BluePerspectives

Why the COP28 Climate Pact Likely Won’t Cut It

This story was originally published on Yale E360. It is reproduced as part of Climate Desk’s collaboration. Climate negotiators met in Dubai last month and pledged to chart the course for stabilizing climate system by using good science. Many scientists, however, say that these promises are at worst vague and at best ill defined.

 As part of the Climate Desk collaboration, Yale E360 previously published this story, which is reproduced here.
Next month’s meeting of climate negotiators in Dubai promised to develop a strategy for scientifically stabilizing the climate system. However, some scientists contend that these promises are at best vague and full of flaws, and at worst a travesty of fine science.
The UN climate conference in Dubai decided on a strategy for achieving net-zero greenhouse gas emissions by 2050 in order to maintain the world’s goal of limiting global warming to 1.5 degrees Celsius ( 2. 7 degrees Fahrenheit ). Both goals would be pursued “in keeping with the science,” the negotiators promised.
However, neither of the goals has a defined definition that would allow one to assess their success. Two studies released during the Dubai event revealed the issue and showed significant gaps opening over both the 1.5-degree and net-zero targets, highlighting the conflicts between political expediency and academic objectivity.

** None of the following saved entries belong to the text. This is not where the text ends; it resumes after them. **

// tb_dmmu: self-checking test of the L1 cache with buffer borrowing and
// pre-fetch (d-MMU), at its full size (2 banks x 256 sets x 4 ways).
//
// Checks: an 8-word burst that crosses a line boundary misses in both banks
// and returns the right words; repeated, it hits with pe_gnt two clocks after
// the request and BL consecutive data clocks; writes read back; five dirty
// lines in one set force a write back and keep their data; three borrowed
// blocks return their payloads in order and a released grant frees its
// block; a pre-fetched line later hits; random bursts against a reference.
module tb_dmmu;
  import odms_pkg::*;

  logic clk = 0, rst_n = 1;
  initial rst_n = 0;   // a falling edge at time 0 fires every asynchronous reset
  always #1 clk = ~clk;
  int checks = 0, failures = 0, cyc = 0;
  always @(posedge clk) cyc++;

  logic pe_req = 0, pe_we = 0, pe_gnt, pe_rvalid, pe_wready;
  logic [29:0] pe_addr = '0;
  logic [3:0] pe_bl = 4'd1;
  logic [31:0] pe_rdata, pe_wdata = '0;
  logic m_req, m_we, m_ack;
  logic [29:0] m_addr;
  logic [255:0] m_wdata, m_rdata;
  logic bw_wack;
  logic bw_req = 0, bw_gnt, bw_wvalid = 0, bw_release = 0, br_req = 0, br_valid;
  logic [255:0] bw_wdata = '0, br_rdata;
  logic [3:0] b_count;
  logic pf_valid = 0, pf_ready;
  logic [29:0] pf_addr = '0;
  logic [31:0] s_hit, s_miss, s_pf;
  int n_rd, n_wr;

  dmmu dut (
    .clk, .rst_n, .pe_req, .pe_we, .pe_addr, .pe_bl, .pe_gnt, .pe_rvalid, .pe_rdata,
    .pe_wready, .pe_wdata, .m_req, .m_we, .m_addr, .m_wdata, .m_ack, .m_rdata,
    .bw_req, .bw_gnt, .bw_wvalid, .bw_wack, .bw_wdata, .bw_release, .br_req, .br_valid, .br_rdata,
    .b_count, .pf_valid, .pf_addr, .pf_ready,
    .stat_hit(s_hit), .stat_miss(s_miss), .stat_pf_fill(s_pf));

  l1_mem_model #(.LAT(6)) mem (.clk, .m_req, .m_we, .m_addr, .m_wdata, .m_ack, .m_rdata, .n_rd, .n_wr);

  logic [31:0] ref_w [logic [29:0]];
  function automatic logic [31:0] ref_rd(logic [29:0] a);
    return ref_w.exists(a) ? ref_w[a] : 32'(a);
  endfunction

  int gnt_lat;
  task automatic burst(bit w, logic [29:0] a, int bl);
    int t0 = cyc;
    int got = 0;
    @(negedge clk);
    pe_req = 1; pe_we = w; pe_addr = a; pe_bl = 4'(bl);
    t0 = cyc;
    while (!pe_gnt) @(negedge clk);
    gnt_lat = cyc - t0;
    pe_req = 0;
    for (int i = 0; i < bl; i++) begin
      automatic logic [31:0] d = $urandom;
      @(negedge clk);
      pe_wdata = d;
      checks++;
      if (w) begin
        if (!pe_wready) begin failures++; $display("no wready in beat %0d", i); end
        ref_w[a + 30'(i)] = d;
      end else begin
        if (!pe_rvalid || pe_rdata !== ref_rd(a + 30'(i))) begin
          failures++;
          $display("read %h beat %0d: %h expected %h", a, i, pe_rdata, ref_rd(a + 30'(i)));
        end
      end
    end
    if (w) @(negedge clk);
  endtask

  task automatic borrow_write(logic [255:0] d, bit release_it);
    @(negedge clk); bw_req = 1;
    while (!bw_gnt) @(negedge clk);
    @(negedge clk); bw_req = 0;
    repeat (3) @(negedge clk);           // payload collection
    if (release_it) begin bw_release = 1; @(negedge clk); bw_release = 0; end
    else begin bw_wvalid = 1; bw_wdata = d; @(negedge clk); while (!bw_wack) @(negedge clk); bw_wvalid = 0; end
    @(negedge clk);
  endtask

  initial begin
    int m0, w0;
    logic [255:0] pl [3];
    repeat (3) @(negedge clk); rst_n = 1;

    // crossing burst: words 0x105..0x10C touch lines 0x20 (bank 0) and 0x21 (bank 1)
    m0 = s_miss;
    burst(0, 30'h105, 8);
    checks++; if (s_miss - m0 != 2) begin failures++; $display("expected 2 misses, got %0d", s_miss - m0); end
    burst(0, 30'h105, 8);
    checks++; if (gnt_lat != 2) begin failures++; $display("hit grant latency %0d", gnt_lat); end
    burst(1, 30'h103, 5);
    burst(0, 30'h100, 8);
    burst(0, 30'h108, 8);

    // five dirty lines of one set (bank 0, set 3): tags differ by 0x1000 words
    w0 = n_wr;
    for (int t = 0; t < 5; t++) burst(1, 30'(t * 32'h1000 + 32'h30), 8);
    checks++; if (n_wr - w0 != 1) begin failures++; $display("write backs %0d", n_wr - w0); end
    for (int t = 0; t < 5; t++) burst(0, 30'(t * 32'h1000 + 32'h30), 8);

    // borrowing: three payloads, then one granted and released
    for (int i = 0; i < 3; i++) begin
      pl[i] = {8{$urandom}};
      borrow_write(pl[i], 0);
    end
    checks++; if (b_count != 3) begin failures++; $display("b_count %0d", b_count); end
    borrow_write('0, 1);
    checks++; if (b_count != 3 || dut.borrowed != 512'h7) begin
      failures++; $display("release: b_count %0d borrowed %h", b_count, dut.borrowed[15:0]);
    end
    for (int i = 0; i < 3; i++) begin
      @(negedge clk); br_req = 1;
      @(negedge clk); while (!br_valid) @(negedge clk);
      br_req = 0;
      checks++;
      if (br_rdata !== pl[i]) begin failures++; $display("borrowed payload %0d wrong", i); end
    end
    checks++; if (b_count != 0 || dut.borrowed != '0) begin failures++; $display("blocks not freed"); end

    // pre-fetch a line, then read it: no demand miss
    @(negedge clk); pf_valid = 1; pf_addr = 30'h7770;
    while (!pf_ready) @(negedge clk);
    pf_valid = 0;
    repeat (30) @(negedge clk);
    m0 = s_miss;
    burst(0, 30'h7770, 8);
    checks++; if (s_miss != m0 || s_pf == 0) begin failures++; $display("pre-fetch did not fill"); end

    // random bursts
    for (int i = 0; i < 3000; i++) begin
      automatic logic [29:0] a = 30'($urandom_range(0, 255)) | (30'($urandom_range(0, 15)) << 12);
      burst($urandom_range(0, 1), a, $urandom_range(1, 8));
      if (i % 7 == 0) borrow_write({8{$urandom}}, 0);
      if (b_count == 8) for (int j = 0; j < 8; j++) begin
        @(negedge clk); br_req = 1;
        @(negedge clk); while (!br_valid) @(negedge clk);
        br_req = 0;
      end
    end
    $display("hits=%0d misses=%0d pf=%0d mem rd=%0d wr=%0d", s_hit, s_miss, s_pf, n_rd, n_wr);
    $display("TB_RESULT checks=%0d failures=%0d", checks, failures);
    $finish;
  end

  initial begin
    repeat (400000) @(posedge clk);
    failures++;
    $display("watchdog expired");
    $display("TB_RESULT checks=%0d failures=%0d", checks, failures);
    $finish;
  end
endmodule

American meteorologists stated in the journal Nature that a disagreement over how to measure global average temperatures is possible to delay proper recognition that the threshold has been exceeded by up to ten years when it comes to the 1.5-degree target. The outcome will be “distraction and delay just at the point when climate action is most urgent,” leading to temperature “overshoot” and the need for extremely expensive—and unproven—actions afterward to reverse warming, according to lead author Richard Betts of the UK Met Office’s Hadley Centre.

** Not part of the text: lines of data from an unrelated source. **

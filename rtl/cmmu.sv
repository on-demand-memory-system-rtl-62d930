// cmmu: centralized memory management unit - the shared, adaptive L2 cache.
//
// The L2 is built from BANKS SRAM sub-blocks; each bank is one way, so a set
// has up to BANKS ways. The bank assignment table (bat) gives every node the
// banks it may use in the current time interval: a node holding N banks sees
// an N-way set-associative cache of its own (associativity-based partitioning,
// selective ways). Lines are tagged with the node number because each node
// has a private address space.
//
// An access (one 32-byte L1 line, half of a 64-byte L2 line) runs:
//   LOOK   the BAT returns the node's current and previous banks; the tags of
//          the current banks are checked.
//   LOOK2  on a miss, the banks the node held in other intervals are checked
//          (lazy transitioning): a line left there by an earlier assignment
//          is moved into a current bank (MOVE), then served.
//   miss   the LRU (or an invalid) way among the current banks is the
//          victim; a dirty victim is written back to DRAM, the line is read
//          from DRAM into it.
//   ACC    read-modify-write of the line in the chosen bank; the requested
//          half is returned, or the write data merged and the line marked
//          dirty.
// Storage: the tags of a set (valid, dirty, owner node, tag, LRU age for
// every bank) are one word of a tag RAM, read in LOOK and written back in one
// clock. After reset, and whenever a bank is powered up again, a sweep (S_CLR,
// one set per clock, SETS clocks) clears the tags of those banks before
// requests are taken again.
// Requests from the nodes are taken round-robin, one at a time. Replacement is
// LRU over the node's current banks (4-bit ages per set and bank), write
// policy is write back. Banks that no node holds in any interval are powered
// down and their contents dropped.
//
// Timing: a hit is acknowledged 4 clocks after the request is taken (take,
// LOOK, ACC read, merge/return); misses add the DRAM line read and, for a
// dirty victim, the write back. n_ack pulses for one clock with the read data
// on rdata.
//
// Follows the design description: banks as ways, the BAT with three
// intervals, second check of previously assigned banks, data movement to the
// new location, write back, LRU. This design's own choices: requests are
// served one at a time (the description overlaps requests of different nodes
// that use different banks, in a four-stage pipeline with pending buffers,
// read-before-write queues and a bank arbiter; none of that is built here),
// and the bank power rule.
module cmmu
  import odms_pkg::*;
#(
  parameter int unsigned NODES = 4,
  parameter int unsigned BANKS = 16,
  parameter int unsigned SETS  = 2048     // 2 MB / 16 banks / 64 B
) (
  input  logic                          clk,
  input  logic                          rst_n,
  // L1 line requests from the d-MMUs (word addresses, 8-word aligned)
  input  logic [NODES-1:0]              n_req,
  input  logic [NODES-1:0]              n_we,
  input  logic [ADDR_W-1:0]             n_addr  [NODES],
  input  logic [L1_LINE_W-1:0]          n_wdata [NODES],
  output logic [NODES-1:0]              n_ack,
  output logic [L1_LINE_W-1:0]          rdata,
  // bank assignment table configuration
  input  logic                          cfg_we,
  input  logic [$clog2(NODES)-1:0]      cfg_node,
  input  logic [1:0]                    cfg_interval,
  input  logic [BANKS-1:0]              cfg_mask,
  input  logic                          cfg_sel_we,
  input  logic [1:0]                    cfg_sel,
  output logic [BANKS-1:0]              bank_power,
  // DRAM controller, 64-byte lines
  output logic                          d_req,
  input  logic                          d_ready,
  output logic                          d_we,
  output logic [$clog2(NODES)-1:0]      d_node,
  output logic [31:0]                   d_addr,
  output logic [L2_LINE_W-1:0]          d_wdata,
  input  logic                          d_rsp,
  input  logic [L2_LINE_W-1:0]          d_rdata,
  // event counters
  output logic [31:0]                   stat_hit,
  output logic [31:0]                   stat_lazy_hit,
  output logic [31:0]                   stat_miss,
  output logic [31:0]                   stat_wb
);

  localparam int unsigned NW   = $clog2(NODES);
  localparam int unsigned SW   = $clog2(SETS);
  localparam int unsigned BW   = $clog2(BANKS);
  localparam int unsigned TW   = ADDR_W - 4 - SW;     // tag bits of a word address
  localparam int unsigned AGEW = BW;

  typedef enum logic [3:0] {
    S_IDLE, S_LOOK, S_LOOK2, S_VICT, S_WB_RD, S_WB, S_FILL, S_MV_RD, S_MV_WR, S_ACC, S_ACC2, S_ACK,
    S_CLR
  } st_e;
  st_e st;

  // tag table: one word per set holding the entries of all banks
  typedef struct packed {
    logic            v;
    logic            d;
    logic [NW-1:0]   o;      // owner node
    logic [TW-1:0]   t;
    logic [AGEW-1:0] a;      // LRU age
  } tent_t;
  tent_t [BANKS-1:0] ttab [SETS];
  tent_t [BANKS-1:0] ent;
  logic  [SW-1:0]    tidx, clr_set;
  logic  [BANKS-1:0] clr_mask, clr_cur, pwr_q;

  // request
  logic [NW-1:0]        rr, node;
  logic                 we;
  logic [ADDR_W-1:0]    addr;
  logic [L1_LINE_W-1:0] wdata;
  logic [SW-1:0]        set;
  logic [TW-1:0]        rtag;
  logic [BW-1:0]        hb, vb, ob;
  logic                 move;

  assign set  = addr[4 +: SW];
  assign rtag = addr[ADDR_W-1 -: TW];
  assign tidx = (st == S_CLR) ? clr_set : set;
  assign ent  = ttab[tidx];

  // BAT
  logic [BANKS-1:0] cur_mask, old_mask;
  logic [1:0]       cur_interval;
  bat #(.NODES(NODES), .BANKS(BANKS), .INTERVALS(3)) u_bat (
    .clk, .rst_n, .cfg_we, .cfg_node, .cfg_interval, .cfg_mask, .cfg_sel_we, .cfg_sel,
    .lk_node(node), .cur_mask, .old_mask, .bank_power, .cur_interval);

  // banks
  logic [BANKS-1:0]     b_en;
  logic                 b_we;
  logic [L2_LINE_W-1:0] b_wdata;
  logic [L2_LINE_W-1:0] b_rdata [BANKS];

  for (genvar g = 0; g < BANKS; g++) begin : g_bank
    sram_bank #(.SETS(SETS), .LINE_W(L2_LINE_W)) u_bank (
      .clk, .pwr(bank_power[g]), .en(b_en[g]), .we(b_we), .addr(set),
      .wdata(b_wdata), .rdata(b_rdata[g]));
  end

  // hit detection over a mask of banks
  function automatic logic [BANKS:0] find_hit(logic [BANKS-1:0] m);
    for (int b = 0; b < BANKS; b++)
      if (m[b] && bank_power[b] && ent[b].v && ent[b].o == node && ent[b].t == rtag)
        return {1'b1, BANKS'(0)} | (BANKS+1)'(b);
    return '0;
  endfunction

  // victim: first invalid bank of the mask, else the oldest
  function automatic logic [BW-1:0] find_victim(logic [BANKS-1:0] m);
    logic [BW-1:0]   v = '0;
    logic [AGEW-1:0] a = '0;
    bit              found = 0;
    for (int b = 0; b < BANKS; b++)
      if (m[b] && !ent[b].v && !found) begin v = BW'(b); found = 1; end
    if (!found)
      for (int b = 0; b < BANKS; b++)
        if (m[b] && (!found || ent[b].a >= a)) begin v = BW'(b); a = ent[b].a; found = 1; end
    return v;
  endfunction

  logic [BANKS:0] hit1, hit2;
  assign hit1 = find_hit(cur_mask);
  assign hit2 = find_hit(old_mask);

  // bank port control
  always_comb begin
    b_en    = '0;
    b_we    = 1'b0;
    b_wdata = d_rdata;
    unique case (st)
      S_WB_RD: b_en[vb] = 1'b1;
      S_MV_RD: b_en[ob] = 1'b1;
      S_MV_WR: begin b_en[vb] = 1'b1; b_we = 1'b1; b_wdata = b_rdata[ob]; end
      S_FILL:  if (d_rsp) begin b_en[vb] = 1'b1; b_we = 1'b1; b_wdata = d_rdata; end
      S_ACC:   b_en[hb] = 1'b1;
      S_ACC2:  if (we) begin
                 b_en[hb] = 1'b1; b_we = 1'b1; b_wdata = b_rdata[hb];
                 b_wdata[addr[3] * L1_LINE_W +: L1_LINE_W] = wdata;
               end
      default: ;
    endcase
  end

  logic wb_sent, fill_sent;

  // tag table update: read-modify-write of the whole set entry
  tent_t [BANKS-1:0] ne;
  logic              tw;
  always_comb begin
    ne = ent;
    tw = 1'b0;
    unique case (st)
      S_CLR: begin
        for (int b = 0; b < BANKS; b++)
          if (clr_cur[b]) begin ne[b].v = 1'b0; ne[b].d = 1'b0; ne[b].a = '0; end
        tw = 1'b1;
      end
      S_WB: if (wb_sent && d_rsp) begin ne[vb].v = 1'b0; tw = 1'b1; end
      S_FILL: if (fill_sent && d_rsp) begin
        ne[vb].v = 1'b1; ne[vb].d = 1'b0; ne[vb].o = node; ne[vb].t = rtag;
        tw = 1'b1;
      end
      S_MV_WR: begin
        ne[vb].v = 1'b1; ne[vb].d = ent[ob].d; ne[vb].o = node; ne[vb].t = rtag;
        ne[ob].v = 1'b0; ne[ob].d = 1'b0;
        tw = 1'b1;
      end
      S_ACC2: begin
        if (we) ne[hb].d = 1'b1;
        for (int b = 0; b < BANKS; b++)
          if (cur_mask[b] && ent[b].a < ent[hb].a && ent[b].a != '1)
            ne[b].a = ent[b].a + 1'b1;
        ne[hb].a = '0;
        tw = 1'b1;
      end
      default: ;
    endcase
  end

  always_ff @(posedge clk) if (tw) ttab[tidx] <= ne;

  always_ff @(posedge clk or negedge rst_n) begin
    if (!rst_n) begin
      st <= S_IDLE; rr <= '0; node <= '0; we <= 1'b0; addr <= '0; wdata <= '0;
      hb <= '0; vb <= '0; ob <= '0; move <= 1'b0;
      n_ack <= '0; rdata <= '0;
      d_req <= 1'b0; d_we <= 1'b0; d_node <= '0; d_addr <= '0; d_wdata <= '0;
      wb_sent <= 1'b0; fill_sent <= 1'b0;
      stat_hit <= '0; stat_lazy_hit <= '0; stat_miss <= '0; stat_wb <= '0;
      clr_mask <= '1; clr_cur <= '0; clr_set <= '0; pwr_q <= '0;
    end else begin
      n_ack <= '0;
      if (d_req && d_ready) d_req <= 1'b0;
      // a bank that is powered up again starts empty: its entries are swept
      pwr_q <= bank_power;
      clr_mask <= clr_mask | (bank_power & ~pwr_q);

      unique case (st)
        S_IDLE: begin
          // round robin over the node requests
          automatic bit taken = 0;
          for (int k = 0; k < NODES; k++) begin
            automatic int n = (int'(rr) + k) % NODES;
            if (!taken && n_req[n] && !n_ack[n]) begin
              taken = 1;
              node <= NW'(n); we <= n_we[n]; addr <= n_addr[n]; wdata <= n_wdata[n];
              rr   <= NW'((n + 1) % NODES);
            end
          end
          if (clr_mask != '0) begin
            taken = 0;
            clr_cur <= clr_mask; clr_mask <= bank_power & ~pwr_q; clr_set <= '0;
            st <= S_CLR;
          end
          if (taken) st <= S_LOOK;
        end
        S_CLR: begin
          clr_set <= clr_set + 1'b1;
          if (clr_set == SW'(SETS - 1)) st <= S_IDLE;
        end
        S_LOOK: begin
          move <= 1'b0;
          if (hit1[BANKS]) begin
            hb <= hit1[BW-1:0];
            stat_hit <= stat_hit + 1;
            st <= S_ACC;
          end else st <= S_LOOK2;
        end
        S_LOOK2: begin
          vb <= find_victim(cur_mask);
          if (hit2[BANKS]) begin
            ob <= hit2[BW-1:0];
            move <= 1'b1;
            stat_lazy_hit <= stat_lazy_hit + 1;
          end else stat_miss <= stat_miss + 1;
          st <= S_VICT;
        end
        S_VICT: begin
          fill_sent <= 1'b0;
          if (ent[vb].v && ent[vb].d) st <= S_WB_RD;
          else st <= move ? S_MV_RD : S_FILL;
        end
        S_WB_RD: begin
          st <= S_WB; wb_sent <= 1'b0;
        end
        S_WB: begin
          if (!wb_sent) begin
            d_req <= 1'b1; d_we <= 1'b1; d_node <= ent[vb].o;
            d_addr <= {ent[vb].t, set, 6'b000000}; d_wdata <= b_rdata[vb];
            wb_sent <= 1'b1;
          end else if (d_rsp) begin
            stat_wb <= stat_wb + 1;
            st <= move ? S_MV_RD : S_FILL;
            fill_sent <= 1'b0;
          end
        end
        S_FILL: begin
          if (!fill_sent) begin
            d_req <= 1'b1; d_we <= 1'b0; d_node <= node;
            d_addr <= {rtag, set, 6'b000000};
            fill_sent <= 1'b1;
          end else if (d_rsp) begin
            hb <= vb;
            st <= S_ACC;
          end
        end
        S_MV_RD: st <= S_MV_WR;
        S_MV_WR: begin
          hb <= vb;
          st <= S_ACC;
        end
        S_ACC: st <= S_ACC2;
        S_ACC2: begin
          rdata <= b_rdata[hb][addr[3] * L1_LINE_W +: L1_LINE_W];
          st <= S_ACK;
        end
        default: begin
          n_ack[node] <= 1'b1;
          st <= S_IDLE;
        end
      endcase
    end
  end

  // a node must hold at least one bank in the current interval
  a_banks: assert property (@(posedge clk) disable iff (!rst_n)
             (st == S_LOOK2) |-> (cur_mask != '0));

endmodule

The 1.5-degree threshold, which is “uncharted territory,” was exceeded by about a fourth of days in 2023.
The rules governing how nations can declare they have reached net-zero emissions are fixed, according to a study led by climate modeler Matthew Gidden at the International Institute for Applied Systems Analysis ( IIASA ) in Austria, allowing governments to do so years before scientific reality.
Concerned researchers claim that up until this point, these crucial technical issues had mostly gone unnoticed. This is partly because, in an effort to increase public support for climate action, scientists did not want to mislead or naysay policymakers. However, the differences cast major doubt on whether governments are genuinely dedicated to upholding the science. According to IIASA forest ecologist Dmitry Shchepashchenko, “politicians are trying to find an easy way to meet their pledges.”
However, there is a growing need to resolve the uncertainties. The climate system has entered what researchers are referring to as “uncharted territory” over the previous year. In 2023, about one-third of the days fell below the 1.5-degree mark, and September was 1.8 degrees warmer than average. The unprocessed data led to record wildfires in Canada, sea ice loss around Antarctica, unheard-of summer heatwaves from Arizona to southeastern China, and severe flooding in North Africa’s typically dry regions.
Through the historic 2015 Paris Agreement, the goal of halting international warming at 1.5 degrees C above preindustrial levels first entered global climate policymaking. Governments pledged to maintain warming” properly below 2 degrees” while “pursuaging efforts” to keep it below 1.5 degrees as part of the agreement.
Since then, scientists have issued a warning that any prolonged warming above 1.5 degrees carries the risk of intensifying hazardous weather and resulting in important and irreversible changes to the climate system. As a result, it had become the clear objective by the Dubai conference.
But how can we tell if we’ve stayed within or gone above it?
According to the UN World Meteorological Organization, there is a two-thirds chance that one year will surpass the threshold by 2027. For a one-off would not, on its own, exceed the agreed-upon goal, which is based on long-term common temperatures. However, neither the Paris Agreement nor its successors specified how to determine that long-term average.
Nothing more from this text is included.